> **DATA SECTION**

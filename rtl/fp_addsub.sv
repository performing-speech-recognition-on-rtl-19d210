// fp_addsub: pipelined single-precision floating-point adder/subtractor.
//
// In the observation probability unit it forms O - mu, the difference between
// an observation element and the state's mean. One operation is accepted
// every cycle; the result appears one cycle after the operands (latency 1,
// throughput 1). `sub` selects a - b instead of a + b by flipping b's sign.
// The operator itself (alignment with guard, round and sticky bits,
// normalisation, round to nearest-even) is hmm_pkg::fp_add; denormals flush
// to zero. The published design fixes only the function of this unit; the format
// and the single pipeline stage are this design's choice.
module fp_addsub
  import hmm_pkg::*;
(
  input  logic clk,
  input  logic rst_n,
  input  logic in_valid,
  input  logic sub,
  input  fp_t  a,
  input  fp_t  b,
  output logic out_valid,
  output fp_t  y
);
  always_ff @(posedge clk or negedge rst_n) begin
    if (!rst_n) begin
      out_valid <= 1'b0;
      y         <= '0;
    end else begin
      out_valid <= in_valid;
      if (in_valid) y <= fp_add(a, {b[31] ^ sub, b[30:0]});
    end
  end
endmodule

> **TASK BRIEF**
Give back exactly the lines of the listing above, starting with its first line and ending with the line that holds "unit; the format".

> **EXERCISE RESULT**
filename rtl/fp_addsub.sv
repository performing-speech-recognition-on-rtl-19d210
// fp_addsub: pipelined single-precision floating-point adder/subtractor.
//
// In the observation probability unit it forms O - mu, the difference between
// an observation element and the state's mean. One operation is accepted
// every cycle; the result appears one cycle after the operands (latency 1,
// throughput 1). `sub` selects a - b instead of a + b by flipping b's sign.
// The operator itself (alignment with guard, round and sticky bits,
// normalisation, round to nearest-even) is hmm_pkg::fp_add; denormals flush
// to zero. The published design fixes only the function of this unit; the format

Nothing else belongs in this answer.